## WHAT IS NEEDED
Transcribe word for word the lines below from the line with "is checked too)." through the line with "end else begin", ends included.

* * * * * * * * *

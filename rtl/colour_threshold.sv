// colour_threshold: three-channel colour thresholder producing a binary mask.
//
// Holds a [min, max] window for each of three 8-bit channels. A pixel matches
// (mask bit 1) when every channel lies inside its window, bounds included.
// Channel 1 is the most significant byte of in_pix (H, Y or R), channel 3 the
// least significant (L, Cr or B), matching the field order of ev_pkg's pixel
// structs.
//
// Configuration, as in the published algorithm, shares the module with the
// pixel stream: in a cycle with set_chan = 1, 2 or 3 the window of that
// channel is loaded from min_val/max_val and no pixel is taken; with
// set_chan = 0 pixels are compared. `clear` (and the reset) restores the
// default state in which every window is [0, 255], so every pixel matches.
// clear has priority over set_chan.
//
// Interface: EyeLink streams, in_rts/in_ack/in_pix in and out_rts/out_ack/
// out_match out, one registered stage (latency 1, one pixel per cycle).
// in_ack = (!out_rts | out_ack) & !clear & (set_chan == 0): holding in_ack
// low during configuration cycles is this design's own choice, so that no
// pixel is lost while a window changes.
module colour_threshold
  import ev_pkg::*;
(
  input  logic        clk,
  input  logic        rst_n,
  // configuration
  input  logic        clear,
  input  logic [1:0]  set_chan,
  input  logic [7:0]  min_val,
  input  logic [7:0]  max_val,
  // pixel stream
  input  logic        in_rts,
  output logic        in_ack,
  input  chan3_t      in_pix,
  // mask stream
  output logic        out_rts,
  input  logic        out_ack,
  output logic        out_match
);
  // lim_min[k]/lim_max[k] hold the window of channel k+1.
  logic [7:0] lim_min [3];
  logic [7:0] lim_max [3];

  logic adv, cfg;
  assign cfg    = clear || (set_chan != 2'd0);
  assign adv    = !out_rts || out_ack;
  assign in_ack = adv && !cfg;

  always_ff @(posedge clk or negedge rst_n) begin
    if (!rst_n) begin
      for (int k = 0; k < 3; k++) begin
        lim_min[k] <= 8'd0;
        lim_max[k] <= 8'd255;
      end
    end else if (clear) begin
      for (int k = 0; k < 3; k++) begin
        lim_min[k] <= 8'd0;
        lim_max[k] <= 8'd255;
      end
    end else if (set_chan != 2'd0) begin
      lim_min[set_chan - 2'd1] <= min_val;
      lim_max[set_chan - 2'd1] <= max_val;
    end
  end

  // Channel k+1 is in_pix[2-k].
  logic match_c;
  always_comb begin
    match_c = 1'b1;
    for (int k = 0; k < 3; k++) begin
      if (in_pix[2-k] < lim_min[k] || in_pix[2-k] > lim_max[k]) match_c = 1'b0;
    end
  end

  always_ff @(posedge clk or negedge rst_n) begin
    if (!rst_n) begin
      out_rts   <= 1'b0;
      out_match <= 1'b0;
    end else if (adv) begin
      out_rts   <= in_rts && !cfg;
      out_match <= match_c;
    end
  end
endmodule
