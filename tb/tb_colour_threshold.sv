// tb_colour_threshold: self-checking testbench for colour_threshold.
//
// Checks that after reset every pixel matches (all windows [0,255]); that
// windows loaded one channel at a time select exactly the pixels inside all
// three windows (bounds inclusive); that no pixel is taken during a
// configuration or clear cycle; that clear restores the match-all state; and
// the one-cycle latency with one pixel per cycle under random back-pressure.
module tb_colour_threshold;
  import ev_pkg::*;

  logic       clk = 1'b0;
  logic       rst_n = 1'b0;
  logic       clear;
  logic [1:0] set_chan;
  logic [7:0] min_val, max_val;
  logic       in_rts, in_ack, out_rts, out_ack, out_match;
  chan3_t     in_pix;

  int checks = 0;
  int failures = 0;

  colour_threshold dut (.clk, .rst_n, .clear, .set_chan, .min_val, .max_val,
                        .in_rts, .in_ack, .in_pix, .out_rts, .out_ack, .out_match);

  always #5 clk = ~clk;

  initial begin
    repeat (100000) @(posedge clk);
    failures++;
    $display("watchdog expired");
    $display("TB_RESULT checks=%0d failures=%0d", checks, failures);
    $finish;
  end

  // Reference windows, channel 1..3 = index 0..2.
  int lo [3] = '{0, 0, 0};
  int hi [3] = '{255, 255, 255};
  int unsigned cycle = 0, n_out = 0, max_lat = 0, c1 = 0, c16 = 0, n_match = 0;
  bit random_bp = 1'b0;

  typedef struct { chan3_t p; bit m; int unsigned cyc; } item_t;
  item_t q[$];

  function automatic bit ref_match(chan3_t p);
    bit m = 1'b1;
    for (int k = 0; k < 3; k++) begin
      int v;
      v = int'(p[2-k]);
      if (v < lo[k] || v > hi[k]) m = 1'b0;
    end
    return m;
  endfunction

  always @(posedge clk) cycle <= cycle + 1;

  always @(posedge clk) begin
    if (rst_n) begin
      if (in_rts && in_ack) q.push_back('{p: in_pix, m: ref_match(in_pix), cyc: cycle});
      if (out_rts && out_ack) begin
        item_t it;
        n_out++;
        if (n_out == 1)  c1 = cycle;
        if (n_out == 16) c16 = cycle;
        it = q.pop_front();
        checks++;
        if (out_match !== it.m) begin
          failures++;
          $display("MISMATCH pix=%0d,%0d,%0d got %0b want %0b", it.p[2], it.p[1], it.p[0],
                   out_match, it.m);
        end
        n_match += int'(out_match);
        if (cycle - it.cyc > max_lat) max_lat = cycle - it.cyc;
      end
      out_ack <= random_bp ? ($urandom_range(0, 2) != 0) : 1'b1;
    end
  end

  task automatic send(chan3_t p, bit gaps);
    @(negedge clk);
    if (gaps) while ($urandom_range(0, 3) == 0) @(negedge clk);
    in_rts = 1'b1;
    in_pix = p;
    while (!in_ack) @(negedge clk);
    @(posedge clk);
    #1 in_rts = 1'b0;
  endtask

  // Load one window; a pixel is offered at the same time and must wait.
  task automatic set_window(int ch, int mn, int mx);
    @(negedge clk);
    set_chan = 2'(ch);
    min_val  = 8'(mn);
    max_val  = 8'(mx);
    in_rts   = 1'b1;
    in_pix   = chan3_t'(24'($urandom));
    #1;
    checks++;
    if (in_ack) begin
      failures++;
      $display("in_ack high during a configuration cycle");
    end
    @(posedge clk);
    #1 set_chan = 2'd0;
    lo[ch-1] = mn;
    hi[ch-1] = mx;
    in_rts = 1'b0;
  endtask

  initial begin
    clear = 1'b0; set_chan = 2'd0; min_val = '0; max_val = '0;
    in_rts = 1'b0; in_pix = '0; out_ack = 1'b1;
    repeat (3) @(posedge clk);
    rst_n <= 1'b1;

    // Default state: everything matches; also timing.
    for (int i = 0; i < 16; i++) send(chan3_t'(24'($urandom)), 0);
    wait (n_out == 16);
    checks++;
    if (max_lat != 1 || c16 - c1 != 15 || n_match != 16) begin
      failures++;
      $display("default/timing: latency %0d, spread %0d, matches %0d", max_lat, c16 - c1 + 1,
               n_match);
    end

    // The orange-box example: hue 54 +/- 5, any saturation / lumience.
    set_window(1, 49, 59);
    for (int h = 40; h < 70; h++) send({8'(h), 8'($urandom), 8'($urandom)}, 0);
    // Skin tone example on Cb/Cr.
    set_window(1, 0, 255);
    set_window(2, 77, 127);
    set_window(3, 133, 173);
    random_bp = 1'b1;
    for (int i = 0; i < 5000; i++)
      send({8'($urandom), 8'($urandom_range(60, 140)), 8'($urandom_range(120, 190))}, 1);
    // Random windows.
    for (int w = 0; w < 20; w++) begin
      int a, b;
      for (int ch = 1; ch <= 3; ch++) begin
        a = $urandom_range(0, 255);
        b = $urandom_range(a, 255);
        set_window(ch, a, b);
      end
      for (int i = 0; i < 200; i++) send(chan3_t'(24'($urandom)), 1);
    end
    random_bp = 1'b0;
    repeat (4) @(posedge clk);

    // clear restores match-all; in_ack is low during the clear cycle.
    @(negedge clk);
    clear = 1'b1;
    #1;
    checks++;
    if (in_ack) begin
      failures++;
      $display("in_ack high during clear");
    end
    @(posedge clk);
    #1 clear = 1'b0;
    lo = '{0, 0, 0};
    hi = '{255, 255, 255};
    n_match = 0;
    for (int i = 0; i < 50; i++) send(chan3_t'(24'($urandom)), 0);
    repeat (4) @(posedge clk);
    checks++;
    if (n_match != 50 || q.size() != 0) begin
      failures++;
      $display("after clear %0d of 50 matched, %0d left", n_match, q.size());
    end
    $display("TB_RESULT checks=%0d failures=%0d", checks, failures);
    $finish;
  end
endmodule
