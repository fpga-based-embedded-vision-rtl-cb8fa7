// dp_bram: simple dual-port block RAM, one write port and one read port.
//
// A write (we, waddr, wdata) lands on the rising clock edge. A read presents
// raddr and returns mem[raddr] in rdata one clock edge later (registered
// output, as in an FPGA block RAM). Reading the address being written in the
// same cycle returns the old contents. Contents are not reset.
module dp_bram #(
  parameter int unsigned DEPTH = 1024,
  parameter int unsigned W     = 10,
  localparam int unsigned AW   = $clog2(DEPTH)
) (
  input  logic          clk,
  input  logic          we,
  input  logic [AW-1:0] waddr,
  input  logic [W-1:0]  wdata,
  input  logic [AW-1:0] raddr,
  output logic [W-1:0]  rdata
);
  logic [W-1:0] mem [DEPTH];

  always_ff @(posedge clk) begin
    if (we) mem[waddr] <= wdata;
    rdata <= mem[raddr];
  end
endmodule
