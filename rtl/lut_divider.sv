// lut_divider: fully pipelined 16-bit by 8-bit unsigned lookup-table divider.
//
// Division is done as multiplication by a precomputed inverse:
//   quot = Round( num * Round(2^17 / den) / 2^17 )
// Stage 1 looks the inverse up in a 256-entry ROM (one block RAM on an FPGA)
// and registers the numerator; stage 2 multiplies (one hardware multiplier)
// and rounds by adding 2^16 before dropping the 17 fraction bits. Rounding
// both the inverse and the result halves the mean error of truncating
// (non-restoring) division. The inverse width is fixed at 17 fraction bits,
// so no per-denominator width table is needed.
//
// Interface: in_valid/num/den/tag are taken when `en` is high; results appear
// on out_valid/quot/out_tag exactly two enabled clock edges later. `en` stalls
// the whole pipeline (used by an enclosing pipelined block); with en tied high
// the divider accepts and returns one division per cycle. `tag` is carried
// alongside unchanged so that an enclosing block can pass its own state
// through the divider.
//
// Division by zero is not defined by the algorithm; this design returns the
// largest quotient (all ones) and raises out_dz.
module lut_divider
  import ev_pkg::*;
#(
  parameter int unsigned NUM_W = 16,
  parameter int unsigned TAG_W = 1
) (
  input  logic             clk,
  input  logic             rst_n,
  input  logic             en,
  input  logic             in_valid,
  input  logic [NUM_W-1:0] num,
  input  logic [7:0]       den,
  input  logic [TAG_W-1:0] tag,
  output logic             out_valid,
  output logic [NUM_W-1:0] quot,
  output logic             out_dz,
  output logic [TAG_W-1:0] out_tag
);
  localparam inv_table_t INV = gen_inv_table();
  localparam int unsigned PROD_W = NUM_W + INV_W;

  // Stage 1: inverse lookup.
  logic             v1;
  logic [INV_W-1:0] inv1;
  logic [NUM_W-1:0] num1;
  logic             dz1;
  logic [TAG_W-1:0] tag1;

  always_ff @(posedge clk or negedge rst_n) begin
    if (!rst_n) begin
      v1   <= 1'b0;
      inv1 <= '0;
      num1 <= '0;
      dz1  <= 1'b0;
      tag1 <= '0;
    end else if (en) begin
      v1   <= in_valid;
      inv1 <= INV[den];
      num1 <= num;
      dz1  <= (den == '0);
      tag1 <= tag;
    end
  end

  // Stage 2: multiply and round.
  logic [PROD_W-1:0] prod;
  logic [PROD_W-1:0] prod_rnd;
  logic [PROD_W-1:0] q_full;

  always_comb begin
    prod     = PROD_W'(num1) * PROD_W'(inv1);
    prod_rnd = prod + (PROD_W'(1) << (DIV_FRAC_BITS - 1));
    q_full   = prod_rnd >> DIV_FRAC_BITS;
  end

  always_ff @(posedge clk or negedge rst_n) begin
    if (!rst_n) begin
      out_valid <= 1'b0;
      quot      <= '0;
      out_dz    <= 1'b0;
      out_tag   <= '0;
    end else if (en) begin
      out_valid <= v1;
      out_dz    <= dz1;
      out_tag   <= tag1;
      if (dz1 || (q_full >> NUM_W) != '0) quot <= '1;
      else                                 quot <= q_full[NUM_W-1:0];
    end
  end
endmodule
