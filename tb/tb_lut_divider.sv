// tb_lut_divider: self-checking testbench for lut_divider.
//
// Streams one division per cycle (with random pauses of the enable) into the
// divider and checks every quotient against a reference computed here with
// real arithmetic: inverse = nearest integer to 2^17/d, result = nearest
// integer to n*inverse/2^17. It also checks the two-cycle latency, the
// division-by-zero flag, the tag sideband, and that the mean absolute error
// against the exact quotient n/d over uniformly random operands is close to
// 0.256 (about half that of truncating division, which is checked too).
module tb_lut_divider;
  logic        clk = 1'b0;
  logic        rst_n = 1'b0;
  logic        en, in_valid, out_valid, out_dz;
  logic [15:0] num, quot;
  logic [7:0]  den;
  logic [7:0]  tag, out_tag;

  int checks = 0;
  int failures = 0;

  lut_divider #(.NUM_W(16), .TAG_W(8)) dut (
    .clk, .rst_n, .en, .in_valid, .num, .den, .tag,
    .out_valid, .quot, .out_dz, .out_tag
  );

  always #5 clk = ~clk;

  initial begin
    repeat (200000) @(posedge clk);
    failures++;
    $display("watchdog expired");
    $display("TB_RESULT checks=%0d failures=%0d", checks, failures);
    $finish;
  end

  function automatic longint ref_div(longint n, longint d);
    longint inv;
    if (d == 0) return 65535;
    inv = longint'(131072.0 / real'(d));          // rounds to nearest
    return (n * inv + 65536) / 131072;
  endfunction

  typedef struct { longint n; longint d; logic [7:0] t; int unsigned cyc; } req_t;
  req_t q[$];
  int unsigned cycle = 0;
  real err_sum = 0.0, trunc_sum = 0.0;
  int  err_cnt = 0;

  always @(posedge clk) cycle <= cycle + 1;

  // Output checker
  always @(posedge clk) begin
    if (rst_n && en && out_valid) begin
      req_t r;
      if (q.size() == 0) begin
        failures++;
        $display("unexpected output");
      end else begin
        r = q.pop_front();
        checks++;
        if (quot !== 16'(ref_div(r.n, r.d)) || out_tag !== r.t || out_dz !== (r.d == 0)) begin
          failures++;
          $display("MISMATCH %0d/%0d: got %0d tag %0d dz %0b, want %0d", r.n, r.d, quot, out_tag, out_dz,
                   ref_div(r.n, r.d));
        end
        if (r.d != 0) begin
          real exact;
          exact = real'(r.n) / real'(r.d);
          err_sum += (real'(quot) > exact) ? real'(quot) - exact : exact - real'(quot);
          trunc_sum += exact - real'(r.n / r.d);
          err_cnt++;
        end
      end
    end
  end

  task automatic issue(longint n, longint d, bit with_en_gaps);
    en       <= with_en_gaps ? ($urandom_range(0, 3) != 0) : 1'b1;
    in_valid <= 1'b1;
    num      <= 16'(n);
    den      <= 8'(d);
    tag      <= 8'($urandom);
    @(posedge clk);
    while (!en) begin
      en <= ($urandom_range(0, 1) != 0);
      @(posedge clk);
    end
    q.push_back('{n: n, d: d, t: tag, cyc: cycle});
  endtask

  initial begin
    en = 1'b1; in_valid = 1'b0; num = '0; den = '0; tag = '0;
    repeat (3) @(posedge clk);
    rst_n <= 1'b1;
    @(posedge clk);

    // Latency: a single division, result exactly two edges later.
    in_valid <= 1'b1; num <= 16'd1000; den <= 8'd7; tag <= 8'h5a;
    q.push_back('{n: 1000, d: 7, t: 8'h5a, cyc: 0});
    @(posedge clk);
    in_valid <= 1'b0;
    @(posedge clk);
    #1;
    checks++;
    if (!out_valid || quot != 16'd143) begin
      failures++;
      $display("latency check failed: valid=%0b quot=%0d", out_valid, quot);
    end
    @(posedge clk);

    // Corner operands.
    issue(65535, 1, 0);
    issue(65535, 2, 0);
    issue(65535, 255, 0);
    issue(0, 13, 0);
    issue(12345, 0, 0);
    issue(255 * 256, 127, 0);
    // Every denominator with a random numerator, back to back.
    for (int d = 1; d < 256; d++) issue($urandom_range(0, 65535), d, 0);
    // Random operands with enable gaps.
    for (int i = 0; i < 2000; i++) issue($urandom_range(0, 65535), $urandom_range(1, 255), 1);
    // Random operands, full rate, for the error statistics.
    for (int i = 0; i < 60000; i++) issue($urandom_range(0, 65535), $urandom_range(1, 255), 0);
    en <= 1'b1; in_valid <= 1'b0;
    repeat (4) @(posedge clk);

    checks++;
    if (q.size() != 0) begin
      failures++;
      $display("%0d results missing", q.size());
    end
    checks++;
    if (err_sum / err_cnt < 0.24 || err_sum / err_cnt > 0.27) begin
      failures++;
      $display("mean error %f outside 0.24..0.27", err_sum / err_cnt);
    end
    checks++;
    if (trunc_sum / err_cnt < 0.47 || trunc_sum / err_cnt > 0.50) begin
      failures++;
      $display("truncating mean error %f outside 0.47..0.50", trunc_sum / err_cnt);
    end
    $display("mean |error|: lookup divider %f, truncating divider %f", err_sum / err_cnt,
             trunc_sum / err_cnt);
    $display("TB_RESULT checks=%0d failures=%0d", checks, failures);
    $finish;
  end
endmodule
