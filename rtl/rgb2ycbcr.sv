// rgb2ycbcr: three-stage pipelined RGB to YCbCr converter (JPEG equations).
//
//   Y  =       0.299    R + 0.587    G + 0.114    B
//   Cb = 128 - 0.168736 R - 0.331264 G + 0.5      B
//   Cr = 128 + 0.5      R - 0.418688 G - 0.081312 B
// The coefficients are fixed point with 17 fraction bits (ev_pkg::YCC_COEF),
// the offset 128 is 128 * 2^17. Each output is rounded by adding bit 16 of
// the accumulator to bits 24:17.
//
// Stage 1 registers the incoming pixel, stage 2 forms the three
// multiply-accumulate sums (nine constant products), stage 3 rounds and
// registers Y, Cb, Cr. Latency is 3 cycles; one pixel is accepted per cycle.
// The stage split and the Q8.17 arithmetic follow the published design.
// Clamping to 255 is this design's own: Cb for pure blue (and Cr for pure
// red) is exactly 255.5, which would round to 256.
//
// Interface: EyeLink streams as in rgb2hsl (in_rts/in_ack/in_rgb,
// out_rts/out_ack/out_ycc); the pipeline advances when the output register is
// empty or being taken, and in_ack = !out_rts | out_ack.
module rgb2ycbcr
  import ev_pkg::*;
(
  input  logic clk,
  input  logic rst_n,
  input  logic in_rts,
  output logic in_ack,
  input  rgb_t in_rgb,
  output logic out_rts,
  input  logic out_ack,
  output ycc_t out_ycc
);
  localparam int unsigned ACC_W = 28;

  logic adv;
  assign adv    = !out_rts || out_ack;
  assign in_ack = adv;

  // Stage 1: input register.
  logic v1;
  rgb_t rgb1;
  always_ff @(posedge clk or negedge rst_n) begin
    if (!rst_n) begin
      v1   <= 1'b0;
      rgb1 <= '0;
    end else if (adv) begin
      v1   <= in_rts;
      rgb1 <= in_rgb;
    end
  end

  // Stage 2: multiply-accumulate.
  logic signed [ACC_W-1:0] acc_c [3];
  always_comb begin
    for (int k = 0; k < 3; k++) begin
      acc_c[k] = ACC_W'(YCC_OFFS[k])
               + ACC_W'(YCC_COEF[k][0]) * $signed({1'b0, rgb1.r})
               + ACC_W'(YCC_COEF[k][1]) * $signed({1'b0, rgb1.g})
               + ACC_W'(YCC_COEF[k][2]) * $signed({1'b0, rgb1.b});
    end
  end

  logic                    v2;
  logic signed [ACC_W-1:0] acc2 [3];
  always_ff @(posedge clk or negedge rst_n) begin
    if (!rst_n) begin
      v2 <= 1'b0;
      for (int k = 0; k < 3; k++) acc2[k] <= '0;
    end else if (adv) begin
      v2 <= v1;
      for (int k = 0; k < 3; k++) acc2[k] <= acc_c[k];
    end
  end

  // Stage 3: round, clamp, output register.
  logic [7:0] ch_c [3];
  always_comb begin
    for (int k = 0; k < 3; k++) begin
      logic [8:0] r9;
      r9 = {1'b0, acc2[k][YCC_FRAC+7:YCC_FRAC]} + 9'(acc2[k][YCC_FRAC-1]);
      if (acc2[k] < 0)  ch_c[k] = 8'd0;
      else if (r9[8])   ch_c[k] = 8'd255;
      else              ch_c[k] = r9[7:0];
    end
  end

  always_ff @(posedge clk or negedge rst_n) begin
    if (!rst_n) begin
      out_rts <= 1'b0;
      out_ycc <= '0;
    end else if (adv) begin
      out_rts    <= v2;
      out_ycc.y  <= ch_c[0];
      out_ycc.cb <= ch_c[1];
      out_ycc.cr <= ch_c[2];
    end
  end
endmodule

* * * * * * * * *

## SOLUTION TO THIS PROBLEM
// 0.256 (about half that of truncating division, which is checked too).
module tb_lut_divider;
  logic        clk = 1'b0;
  logic        rst_n = 1'b0;
  logic        en, in_valid, out_valid, out_dz;
  logic [15:0] num, quot;
  logic [7:0]  den;
  logic [7:0]  tag, out_tag;

  int checks = 0;
  int failures = 0;

  lut_divider #(.NUM_W(16), .TAG_W(8)) dut (
    .clk, .rst_n, .en, .in_valid, .num, .den, .tag,
    .out_valid, .quot, .out_dz, .out_tag
  );

  always #5 clk = ~clk;

  initial begin
    repeat (200000) @(posedge clk);
    failures++;
    $display("watchdog expired");
    $display("TB_RESULT checks=%0d failures=%0d", checks, failures);
    $finish;
  end

  function automatic longint ref_div(longint n, longint d);
    longint inv;
    if (d == 0) return 65535;
    inv = longint'(131072.0 / real'(d));          // rounds to nearest
    return (n * inv + 65536) / 131072;
  endfunction

  typedef struct { longint n; longint d; logic [7:0] t; int unsigned cyc; } req_t;
  req_t q[$];
  int unsigned cycle = 0;
  real err_sum = 0.0, trunc_sum = 0.0;
  int  err_cnt = 0;

  always @(posedge clk) cycle <= cycle + 1;

  // Output checker
  always @(posedge clk) begin
    if (rst_n && en && out_valid) begin
      req_t r;
      if (q.size() == 0) begin
        failures++;
        $display("unexpected output");
      end else begin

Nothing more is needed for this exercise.